# [Your objective]
Start at the line below containing "expv[i] += longint'(x[k])" and stop at the line containing "else IDLE; on". Repeat every line of that stretch exactly, and nothing outside it.

── Stored data ──

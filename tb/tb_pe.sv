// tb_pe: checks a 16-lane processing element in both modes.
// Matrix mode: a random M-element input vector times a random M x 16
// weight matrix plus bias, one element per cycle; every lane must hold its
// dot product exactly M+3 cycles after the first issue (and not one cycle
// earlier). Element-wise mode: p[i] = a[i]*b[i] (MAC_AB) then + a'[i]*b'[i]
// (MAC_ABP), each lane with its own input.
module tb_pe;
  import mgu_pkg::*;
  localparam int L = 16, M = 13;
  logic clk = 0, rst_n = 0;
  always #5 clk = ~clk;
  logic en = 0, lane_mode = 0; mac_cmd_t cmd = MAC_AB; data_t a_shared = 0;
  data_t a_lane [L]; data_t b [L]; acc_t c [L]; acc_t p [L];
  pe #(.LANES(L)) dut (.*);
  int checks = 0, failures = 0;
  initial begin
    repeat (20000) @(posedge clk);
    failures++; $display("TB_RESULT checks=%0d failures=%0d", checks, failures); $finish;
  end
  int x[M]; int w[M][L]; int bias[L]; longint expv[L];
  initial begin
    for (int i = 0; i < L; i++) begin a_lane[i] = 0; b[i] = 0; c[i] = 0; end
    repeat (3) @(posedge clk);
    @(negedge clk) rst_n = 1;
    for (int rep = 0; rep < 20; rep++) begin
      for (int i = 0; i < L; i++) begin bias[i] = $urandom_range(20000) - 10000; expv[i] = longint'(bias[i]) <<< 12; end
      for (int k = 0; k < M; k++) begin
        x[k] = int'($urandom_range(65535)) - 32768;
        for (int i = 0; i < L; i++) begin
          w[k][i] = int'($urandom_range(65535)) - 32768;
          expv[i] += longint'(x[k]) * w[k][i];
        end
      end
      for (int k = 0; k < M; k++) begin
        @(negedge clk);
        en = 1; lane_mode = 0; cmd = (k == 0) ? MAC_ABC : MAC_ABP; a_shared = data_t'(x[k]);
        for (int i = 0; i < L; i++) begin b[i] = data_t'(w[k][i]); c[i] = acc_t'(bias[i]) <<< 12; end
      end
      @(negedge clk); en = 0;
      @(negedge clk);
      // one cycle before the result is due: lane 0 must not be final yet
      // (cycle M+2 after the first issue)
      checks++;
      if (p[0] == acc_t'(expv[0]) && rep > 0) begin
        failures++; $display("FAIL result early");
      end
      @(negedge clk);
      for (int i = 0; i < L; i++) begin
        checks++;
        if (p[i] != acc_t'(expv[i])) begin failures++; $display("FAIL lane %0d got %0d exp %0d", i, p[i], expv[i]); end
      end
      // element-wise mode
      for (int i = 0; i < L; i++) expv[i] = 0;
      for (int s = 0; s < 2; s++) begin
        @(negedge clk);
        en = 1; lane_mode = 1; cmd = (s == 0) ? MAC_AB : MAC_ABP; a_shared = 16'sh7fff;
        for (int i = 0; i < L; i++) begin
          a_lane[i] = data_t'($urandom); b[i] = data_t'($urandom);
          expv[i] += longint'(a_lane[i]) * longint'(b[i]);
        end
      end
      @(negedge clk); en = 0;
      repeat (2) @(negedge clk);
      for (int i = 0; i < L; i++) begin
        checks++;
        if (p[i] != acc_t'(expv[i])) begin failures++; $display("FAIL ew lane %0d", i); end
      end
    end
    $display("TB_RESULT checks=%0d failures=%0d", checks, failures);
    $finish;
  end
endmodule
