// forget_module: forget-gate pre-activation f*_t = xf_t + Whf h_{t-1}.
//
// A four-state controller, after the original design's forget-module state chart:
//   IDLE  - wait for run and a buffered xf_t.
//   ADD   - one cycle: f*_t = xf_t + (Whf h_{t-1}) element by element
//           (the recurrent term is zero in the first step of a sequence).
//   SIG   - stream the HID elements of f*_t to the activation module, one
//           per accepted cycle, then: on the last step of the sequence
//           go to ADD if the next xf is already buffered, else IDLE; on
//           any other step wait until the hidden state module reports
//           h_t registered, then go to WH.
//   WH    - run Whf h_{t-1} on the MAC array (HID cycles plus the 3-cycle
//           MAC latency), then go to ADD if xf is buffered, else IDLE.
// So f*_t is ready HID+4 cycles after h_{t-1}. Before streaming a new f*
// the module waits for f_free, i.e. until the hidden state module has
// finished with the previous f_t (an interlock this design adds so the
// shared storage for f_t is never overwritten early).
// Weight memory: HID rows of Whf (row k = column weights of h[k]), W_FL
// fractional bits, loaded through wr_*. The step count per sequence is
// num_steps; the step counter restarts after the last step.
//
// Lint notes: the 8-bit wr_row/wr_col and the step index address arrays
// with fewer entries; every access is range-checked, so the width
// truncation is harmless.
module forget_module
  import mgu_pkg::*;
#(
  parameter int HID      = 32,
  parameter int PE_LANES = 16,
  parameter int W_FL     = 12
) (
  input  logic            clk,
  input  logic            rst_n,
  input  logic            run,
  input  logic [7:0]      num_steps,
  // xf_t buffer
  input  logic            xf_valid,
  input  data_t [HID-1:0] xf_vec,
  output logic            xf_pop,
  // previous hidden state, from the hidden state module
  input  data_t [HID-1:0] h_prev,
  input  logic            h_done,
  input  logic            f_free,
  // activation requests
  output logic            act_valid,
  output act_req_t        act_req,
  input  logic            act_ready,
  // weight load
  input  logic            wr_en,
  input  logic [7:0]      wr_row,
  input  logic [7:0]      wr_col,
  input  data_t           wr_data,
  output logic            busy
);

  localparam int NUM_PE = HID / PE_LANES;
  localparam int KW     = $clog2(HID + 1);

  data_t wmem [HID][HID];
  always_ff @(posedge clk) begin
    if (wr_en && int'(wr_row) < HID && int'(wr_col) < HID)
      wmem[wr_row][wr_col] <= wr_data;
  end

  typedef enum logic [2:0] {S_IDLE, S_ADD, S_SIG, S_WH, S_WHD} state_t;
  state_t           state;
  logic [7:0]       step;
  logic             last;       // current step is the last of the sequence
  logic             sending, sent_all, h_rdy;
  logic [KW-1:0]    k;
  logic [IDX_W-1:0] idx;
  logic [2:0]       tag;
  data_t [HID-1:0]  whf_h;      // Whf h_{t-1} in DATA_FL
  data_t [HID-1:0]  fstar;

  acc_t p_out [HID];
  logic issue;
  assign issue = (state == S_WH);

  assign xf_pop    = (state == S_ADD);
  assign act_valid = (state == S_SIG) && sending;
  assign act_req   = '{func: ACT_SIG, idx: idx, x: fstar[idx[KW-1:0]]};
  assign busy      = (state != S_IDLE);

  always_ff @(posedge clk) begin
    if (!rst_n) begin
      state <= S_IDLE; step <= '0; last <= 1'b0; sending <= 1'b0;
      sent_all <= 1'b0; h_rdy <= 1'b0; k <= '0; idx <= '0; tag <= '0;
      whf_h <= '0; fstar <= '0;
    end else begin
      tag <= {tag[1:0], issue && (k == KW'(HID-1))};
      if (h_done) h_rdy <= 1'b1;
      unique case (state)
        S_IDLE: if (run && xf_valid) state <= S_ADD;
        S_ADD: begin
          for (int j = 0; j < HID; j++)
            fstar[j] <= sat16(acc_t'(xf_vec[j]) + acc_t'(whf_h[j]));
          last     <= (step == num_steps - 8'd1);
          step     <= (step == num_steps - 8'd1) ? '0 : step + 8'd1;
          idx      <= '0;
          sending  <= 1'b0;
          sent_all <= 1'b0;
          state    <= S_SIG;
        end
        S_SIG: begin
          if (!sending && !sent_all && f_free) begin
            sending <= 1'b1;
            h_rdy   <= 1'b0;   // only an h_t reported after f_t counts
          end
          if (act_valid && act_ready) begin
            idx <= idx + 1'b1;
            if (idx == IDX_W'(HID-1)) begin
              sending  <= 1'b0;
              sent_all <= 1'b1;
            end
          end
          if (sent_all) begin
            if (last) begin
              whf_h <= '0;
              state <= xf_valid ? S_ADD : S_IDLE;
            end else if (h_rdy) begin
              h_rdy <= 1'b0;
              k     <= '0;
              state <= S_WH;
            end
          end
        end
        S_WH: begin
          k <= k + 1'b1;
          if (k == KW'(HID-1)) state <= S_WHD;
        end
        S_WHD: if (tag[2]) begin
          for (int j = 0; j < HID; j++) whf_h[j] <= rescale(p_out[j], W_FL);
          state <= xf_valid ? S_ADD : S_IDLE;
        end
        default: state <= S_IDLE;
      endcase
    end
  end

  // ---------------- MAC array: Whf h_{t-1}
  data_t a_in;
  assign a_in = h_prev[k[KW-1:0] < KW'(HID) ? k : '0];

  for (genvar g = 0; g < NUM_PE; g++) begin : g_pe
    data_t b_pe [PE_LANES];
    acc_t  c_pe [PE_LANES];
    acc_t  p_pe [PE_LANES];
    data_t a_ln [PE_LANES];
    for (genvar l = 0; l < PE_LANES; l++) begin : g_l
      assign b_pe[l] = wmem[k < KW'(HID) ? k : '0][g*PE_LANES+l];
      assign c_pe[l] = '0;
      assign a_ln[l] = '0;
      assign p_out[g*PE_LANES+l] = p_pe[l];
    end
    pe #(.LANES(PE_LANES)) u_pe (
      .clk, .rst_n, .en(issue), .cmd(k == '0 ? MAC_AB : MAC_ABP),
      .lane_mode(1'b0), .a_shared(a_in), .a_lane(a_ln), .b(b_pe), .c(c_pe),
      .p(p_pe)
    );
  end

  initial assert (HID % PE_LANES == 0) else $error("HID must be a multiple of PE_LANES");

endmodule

───

# [Response box]
          expv[i] += longint'(x[k]) * w[k][i];
        end
      end
      for (int k = 0; k < M; k++) begin
        @(negedge clk);
        en = 1; lane_mode = 0; cmd = (k == 0) ? MAC_ABC : MAC_ABP; a_shared = data_t'(x[k]);
        for (int i = 0; i < L; i++) begin b[i] = data_t'(w[k][i]); c[i] = acc_t'(bias[i]) <<< 12; end
      end
      @(negedge clk); en = 0;
      @(negedge clk);
      // one cycle before the result is due: lane 0 must not be final yet
      // (cycle M+2 after the first issue)
      checks++;
      if (p[0] == acc_t'(expv[0]) && rep > 0) begin
        failures++; $display("FAIL result early");
      end
      @(negedge clk);
      for (int i = 0; i < L; i++) begin
        checks++;
        if (p[i] != acc_t'(expv[i])) begin failures++; $display("FAIL lane %0d got %0d exp %0d", i, p[i], expv[i]); end
      end
      // element-wise mode
      for (int i = 0; i < L; i++) expv[i] = 0;
      for (int s = 0; s < 2; s++) begin
        @(negedge clk);
        en = 1; lane_mode = 1; cmd = (s == 0) ? MAC_AB : MAC_ABP; a_shared = 16'sh7fff;
        for (int i = 0; i < L; i++) begin
          a_lane[i] = data_t'($urandom); b[i] = data_t'($urandom);
          expv[i] += longint'(a_lane[i]) * longint'(b[i]);
        end
      end
      @(negedge clk); en = 0;
      repeat (2) @(negedge clk);
      for (int i = 0; i < L; i++) begin
        checks++;
        if (p[i] != acc_t'(expv[i])) begin failures++; $display("FAIL ew lane %0d", i); end
      end
    end
    $display("TB_RESULT checks=%0d failures=%0d", checks, failures);
    $finish;
  end
endmodule
// forget_module: forget-gate pre-activation f*_t = xf_t + Whf h_{t-1}.
//
// A four-state controller, after the original design's forget-module state chart:
//   IDLE  - wait for run and a buffered xf_t.
//   ADD   - one cycle: f*_t = xf_t + (Whf h_{t-1}) element by element
//           (the recurrent term is zero in the first step of a sequence).
//   SIG   - stream the HID elements of f*_t to the activation module, one
//           per accepted cycle, then: on the last step of the sequence
//           go to ADD if the next xf is already buffered, else IDLE; on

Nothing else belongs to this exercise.